DejaGnu has some additional requirements for target support, beyond the general-purpose provisions of configure. DejaGnu must actively communicate with the target, rather than simply generating or managing code for the target architecture. Therefore, each tool requires an initialization module for each target. For new targets, you must supply a few Tcl procedures to adapt DejaGnu to the target. This permits DejaGnu itself to remain target independent.
Usually the best way to write a new initialization module is to edit an existing initialization module; some trial and error will be required. If necessary, you can use the @samp{--debug} option to see what is really going on.
When you code an initialization module, be generous in printing information controlled by the verbose procedure.
For cross targets, most of the work is in getting the communications right.
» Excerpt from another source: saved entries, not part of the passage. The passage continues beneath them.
// slcu_com -- SLCU-COM, the communication module of one execution node.
//
// Holds the node's COM-Control and its couple of routers: the R-SLCUXnet,
// attached to the node's own SLCU, and the R-Xnet that sits south-east of
// it between four SLCUs (this node, its east, south and south-east
// neighbours). Both routers take their direction and their open signal from
// this node's COM-Control; since every node runs the same instruction in
// lockstep, the R-Xnet sees the same configuration as all four SLCUs around
// it. The composition follows the document; the placement of the R-Xnet
// south-east of its SLCU follows the network drawing.
//
// Interface: the instruction, local word, activity bit and R_COM signals of
// com_control; sx_out / sx_in are the four diagonal links of the R-SLCUXnet
// and xn_in / xn_out those of the R-Xnet (index 0 = NW, 1 = NE, 2 = SE,
// 3 = SW). cut_row / cut_col, and the XN_EDGE_* masks, tell the R-Xnet which
// of its paths cross a grid seam and must be blocked (see r_xnet).
// Timing: as com_control; both routers are combinational.
module slcu_com
  import scac_pkg::*;
#(
  parameter int unsigned DATA_W      = 16,
  parameter int unsigned BUS_W       = 16,
  parameter logic [3:0]  XN_EDGE_ROW = 4'b0000,
  parameter logic [3:0]  XN_EDGE_COL = 4'b0000,
  localparam int unsigned LINK_W = (BUS_W == 1) ? 1 : BUS_W + 1
) (
  input  logic              clk,
  input  logic              rst_n,
  input  logic              instr_valid,
  input  com_instr_t        instr,
  output logic              instr_ready,
  input  logic              active,
  input  logic [DATA_W-1:0] data_in,
  output logic [DATA_W-1:0] rcom,
  output logic              rcom_wr,
  output logic              done,
  input  logic              cut_row,
  input  logic              cut_col,
  output logic [LINK_W-1:0] sx_out [4],
  input  logic [LINK_W-1:0] sx_in  [4],
  input  logic [LINK_W-1:0] xn_in  [4],
  output logic [LINK_W-1:0] xn_out [4]
);

  logic              open;
  dir_e              dir;
  logic [LINK_W-1:0] tx_link, rx_link;

  com_control #(.DATA_W(DATA_W), .BUS_W(BUS_W)) u_ctrl (
    .clk, .rst_n,
    .instr_valid, .instr, .instr_ready,
    .active, .data_in, .rcom, .rcom_wr, .done,
    .open, .dir,
    .link_out (tx_link),
    .link_in  (rx_link)
  );

  r_slcuxnet #(.LINK_W(LINK_W)) u_rsx (
    .open, .dir,
    .local_tx (tx_link),
    .port_out (sx_out),
    .port_in  (sx_in),
    .local_rx (rx_link)
  );

  r_xnet #(.LINK_W(LINK_W), .EDGE_ROW(XN_EDGE_ROW), .EDGE_COL(XN_EDGE_COL)) u_rxn (
    .open, .dir, .cut_row, .cut_col,
    .in_link  (xn_in),
    .out_link (xn_out)
  );

endmodule
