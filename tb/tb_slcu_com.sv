// tb_slcu_com -- self-checking test of one SLCU-COM node.
//
// The node's router ports are wired back onto each other the way a 1x1
// network wires them: every R-SLCUXnet port meets the facing R-Xnet port of
// the same node. A word sent in any direction therefore crosses R-SLCUXnet,
// R-Xnet and R-SLCUXnet and comes back to the node itself, once per hop. With
// the seam cuts off it must always return; with cuts on it must return only
// when no hop crosses a cut dimension (or the distance is zero). The test
// checks R_COM, its write strobe, and that done comes Dist + 2 cycles after
// the instruction, for all directions, cut settings and distances 0..15.
module tb_slcu_com;
  import scac_pkg::*;

  localparam int unsigned DW = 16;
  localparam int unsigned LW = 17;
  // row / column step of each direction code, written out here
  localparam int DROW [8] = '{-1, -1, -1, 0, 1, 1, 1, 0};
  localparam int DCOL [8] = '{-1, 0, 1, 1, 1, 0, -1, -1};

  int checks = 0, failures = 0;

  logic          clk = 0, rst_n = 0;
  logic          instr_valid = 0, instr_ready;
  com_instr_t    instr;
  logic          active = 1;
  logic [DW-1:0] data_in = '0, rcom;
  logic          rcom_wr, done;
  logic          cut_row = 0, cut_col = 0;
  logic [LW-1:0] sx_out [4], sx_in [4], xn_in [4], xn_out [4];

  always #5 clk = ~clk;

  slcu_com #(.DATA_W(DW), .BUS_W(16), .XN_EDGE_ROW(4'b1100), .XN_EDGE_COL(4'b0110)) dut (
    .clk, .rst_n, .instr_valid, .instr, .instr_ready, .active, .data_in,
    .rcom, .rcom_wr, .done, .cut_row, .cut_col, .sx_out, .sx_in, .xn_in, .xn_out);

  // 1x1 wiring: SLCU port p <-> R-Xnet port p+2
  assign sx_in[0] = xn_out[2];
  assign sx_in[1] = xn_out[3];
  assign sx_in[2] = xn_out[0];
  assign sx_in[3] = xn_out[1];
  assign xn_in[0] = sx_out[2];
  assign xn_in[1] = sx_out[3];
  assign xn_in[2] = sx_out[0];
  assign xn_in[3] = sx_out[1];

  task automatic check(string what, longint unsigned got, longint unsigned exp);
    checks++;
    if (got != exp) begin
      failures++;
      $display("FAIL %s: got %0h expected %0h", what, got, exp);
    end
  endtask

  initial begin
    repeat (100000) @(posedge clk);
    failures++;
    $display("watchdog expired");
    $display("TB_RESULT checks=%0d failures=%0d", checks, failures);
    $finish;
  end

  initial begin
    logic [DW-1:0] prev;
    instr = '0;
    repeat (3) @(posedge clk);
    rst_n = 1;
    @(posedge clk);
    #1;
    prev = '0;
    for (int cuts = 0; cuts < 4; cuts++) begin
      for (int d = 0; d < 8; d++) begin
        for (int hops = 0; hops < 16; hops += ((hops < 3) ? 1 : 5)) begin
          int done_at, wr;
          bit ok;
          cut_row = cuts[0];
          cut_col = cuts[1];
          data_in = DW'($urandom);
          instr.op = OP_SEND;
          instr.dir = dir_e'(d);
          instr.distance = DIST_W'(hops);
          instr_valid = 1;
          @(posedge clk);
          #1;
          instr_valid = 0;
          done_at = 0;
          wr = 0;
          for (int k = 1; k <= hops + 3; k++) begin
            if (done && done_at == 0) done_at = k;
            @(posedge clk);
            #1;
            if (rcom_wr) wr++;
          end
          ok = (hops == 0) ||
               ((DROW[d] == 0 || !cut_row) && (DCOL[d] == 0 || !cut_col));
          check($sformatf("cuts=%0d dir=%0d hops=%0d done", cuts, d, hops), done_at, hops + 2);
          check($sformatf("cuts=%0d dir=%0d hops=%0d wr", cuts, d, hops), wr, ok ? 1 : 0);
          check($sformatf("cuts=%0d dir=%0d hops=%0d rcom", cuts, d, hops), rcom,
                ok ? data_in : prev);
          prev = rcom;
        end
      end
    end
    $display("TB_RESULT checks=%0d failures=%0d", checks, failures);
    $finish;
  end
endmodule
Communications code (for several situations involving IP networks or serial lines) is available in a DejaGnu library file.
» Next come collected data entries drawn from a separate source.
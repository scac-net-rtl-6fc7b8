// scac_net -- SCAC-Net, the reconfigurable neighbourhood network of SCAC.
//
// A ROWS x COLS grid of execution nodes, each with its SLCU-COM (COM-Control,
// R-SLCUXnet, R-Xnet). The routers form an X pattern: the R-SLCUXnet of node
// (r,c) connects diagonally to four R-Xnets, those of nodes (r-1,c-1) on its
// NW port, (r-1,c) on NE, (r,c) on SE and (r,c-1) on SW, each time to the
// R-Xnet port facing it. A hop to any of the eight neighbours therefore
// crosses exactly one R-SLCUXnet, one R-Xnet and one more R-SLCUXnet, all
// combinational, in one clock cycle.
//
// One broadcast micro-instruction (SEND or RECEIVE, direction, distance)
// starts every node's COM-Control in the same cycle. All words move one hop
// per cycle in the same direction, every node's register serving as a
// pipeline stage, so no buffering or congestion control is needed; after
// Dist hops each node stores the word that arrived in its R_COM (see
// com_control for the activity-bit rules). One transfer takes
// NSLICE * (Dist + 2) cycles, NSLICE = 1 for the default 16+1-bit links.
//
// Generic parameters, as in the document: topology and bus size. TOPO
// selects TORUS or MESH (2D) or RING or LINEAR (1D, ROWS must be 1); BUS_W
// is 16, 4 or 1. Defaults are the 4x4 torus with 16+1-bit links used for the
// document's 2D FIR and parallel-summing runs. The X wiring is always the
// wrapped one; for MESH and LINEAR the R-Xnets block paths across the
// column seam, and for every topology but TORUS across the row seam (for a
// 1D network this leaves only east and west moves). That seam mechanism is
// this design's own way of realising the four topologies.
//
// Interface: instr_valid / instr / instr_ready (node 0 speaks for all, they
// run in lockstep), per-node active, data_in, rcom, rcom_wr, node index
// r*COLS + c; done is high in the last cycle of a transfer.
module scac_net
  import scac_pkg::*;
#(
  parameter int unsigned ROWS   = 4,
  parameter int unsigned COLS   = 4,
  parameter topo_e       TOPO   = TOPO_TORUS,
  parameter int unsigned DATA_W = 16,
  parameter int unsigned BUS_W  = 16,
  localparam int unsigned NODES  = ROWS * COLS,
  localparam int unsigned LINK_W = (BUS_W == 1) ? 1 : BUS_W + 1
) (
  input  logic              clk,
  input  logic              rst_n,
  input  logic              instr_valid,
  input  com_instr_t        instr,
  output logic              instr_ready,
  input  logic              active  [NODES],
  input  logic [DATA_W-1:0] data_in [NODES],
  output logic [DATA_W-1:0] rcom    [NODES],
  output logic              rcom_wr [NODES],
  output logic              done
);

  if ((TOPO == TOPO_LINEAR || TOPO == TOPO_RING) && ROWS != 1) begin : g_bad_1d
    $error("scac_net: a 1D topology needs ROWS == 1");
  end

  localparam logic CUT_ROW = (TOPO != TOPO_TORUS);
  localparam logic CUT_COL = (TOPO == TOPO_MESH) || (TOPO == TOPO_LINEAR);

  function automatic int unsigned node_at(int r, int c);
    return int'(((r + ROWS) % ROWS) * COLS + ((c + COLS) % COLS));
  endfunction

  logic [LINK_W-1:0] sx_out [NODES][4];
  logic [LINK_W-1:0] sx_in  [NODES][4];
  logic [LINK_W-1:0] xn_in  [NODES][4];
  logic [LINK_W-1:0] xn_out [NODES][4];
  logic              ready  [NODES];
  logic              ndone  [NODES];

  for (genvar r = 0; r < ROWS; r++) begin : g_row
    for (genvar c = 0; c < COLS; c++) begin : g_col
      localparam int unsigned N = r * COLS + c;
      // R-Xnet ports whose SLCU lies across the row / column seam
      localparam logic [3:0] EROW = (r == ROWS - 1) ? 4'b1100 : 4'b0000;
      localparam logic [3:0] ECOL = (c == COLS - 1) ? 4'b0110 : 4'b0000;

      slcu_com #(
        .DATA_W(DATA_W), .BUS_W(BUS_W),
        .XN_EDGE_ROW(EROW), .XN_EDGE_COL(ECOL)
      ) u_node (
        .clk, .rst_n,
        .instr_valid, .instr,
        .instr_ready (ready[N]),
        .active      (active[N]),
        .data_in     (data_in[N]),
        .rcom        (rcom[N]),
        .rcom_wr     (rcom_wr[N]),
        .done        (ndone[N]),
        .cut_row     (CUT_ROW),
        .cut_col     (CUT_COL),
        .sx_out      (sx_out[N]),
        .sx_in       (sx_in[N]),
        .xn_in       (xn_in[N]),
        .xn_out      (xn_out[N])
      );

      // R-SLCUXnet ports of this node <- facing R-Xnet ports
      assign sx_in[N][PORT_NW] = xn_out[node_at(r - 1, c - 1)][PORT_SE];
      assign sx_in[N][PORT_NE] = xn_out[node_at(r - 1, c    )][PORT_SW];
      assign sx_in[N][PORT_SE] = xn_out[node_at(r,     c    )][PORT_NW];
      assign sx_in[N][PORT_SW] = xn_out[node_at(r,     c - 1)][PORT_NE];

      // R-Xnet ports of this node <- facing R-SLCUXnet ports
      assign xn_in[N][PORT_NW] = sx_out[node_at(r,     c    )][PORT_SE];
      assign xn_in[N][PORT_NE] = sx_out[node_at(r,     c + 1)][PORT_SW];
      assign xn_in[N][PORT_SE] = sx_out[node_at(r + 1, c + 1)][PORT_NW];
      assign xn_in[N][PORT_SW] = sx_out[node_at(r + 1, c    )][PORT_NE];
    end
  end

  assign instr_ready = ready[0];
  assign done        = ndone[0];

  // Every node runs the same instruction in the same cycles.
  for (genvar n = 1; n < NODES; n++) begin : g_lockstep
    a_lockstep : assert property (@(posedge clk) disable iff (!rst_n)
      (ndone[n] == ndone[0]) && (ready[n] == ready[0]));
  end

endmodule
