// nn_or_gate: two-input OR gate built as a threshold neural network.
//
// The 2-2-2-1 network of nn_topology with the published OR weights
// w1 = w2 = w7 = w8 = 1, w3..w6 = 0.5 and thresholds th1 = th2 = 0.9,
// th3 = th4 = 0.4, th5 = 0.9. The hidden neurons now fire on 0.5, that is
// when either input is 1, and the output neuron sees 2.0 > 0.9 whenever both
// hidden neurons fire. All biases are zero.
//
// Interface: x1, x2 in; y = x1 | x2 out. nod_o, nod_val and y_val expose the
// inner neuron outputs and weighted sums (units of 0.1) for observation.
// Timing: combinational.
//
// Weights, thresholds and firing rules are the published ones; the 0.1-unit
// fixed-point format is this implementation's choice.
module nn_or_gate
  import nn_pkg::*;
#(
  // Weights w1..w8, units of 0.1.
  parameter int W1 = 10,
  parameter int W2 = 10,
  parameter int W3 = 5,
  parameter int W4 = 5,
  parameter int W5 = 5,
  parameter int W6 = 5,
  parameter int W7 = 10,
  parameter int W8 = 10,
  // Thresholds th1..th5, units of 0.1.
  parameter int TH1 = 9,
  parameter int TH2 = 9,
  parameter int TH3 = 4,
  parameter int TH4 = 4,
  parameter int TH5 = 9
) (
  input  logic       x1,
  input  logic       x2,
  output logic       y,
  output logic [3:0] nod_o,
  output val_t       nod_val [4],
  output val_t       y_val
);

  nn_topology #(
    .W1(W1), .W2(W2), .W3(W3), .W4(W4), .W5(W5), .W6(W6), .W7(W7), .W8(W8),
    .TH1(TH1), .TH2(TH2), .TH3(TH3), .TH4(TH4), .TH5(TH5), .OUT_ACT(ACT_GT)
  ) u_net (
    .x1(x1), .x2(x2), .y(y), .nod_o(nod_o), .nod_val(nod_val), .y_val(y_val)
  );

endmodule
If you suspect a communication problem, try running the connection interactively from Expect. (There are three ways of running Expect as an interactive interpreter. You can run Expect with no arguments, and control it completely interactively; or you can use expect -i together with other command-line options and arguments; or you can run the command interpreter from any Expect procedure. Use return to get back to the calling procedure (if any), or return -tcl to make the calling procedure itself return to its caller; use exit or end-of-file to leave Expect altogether.) Run the program whose name is recorded in $connectmode, with the arguments in $targetname, to establish a connection. You should at least be able to get a prompt from any target that is physically connected.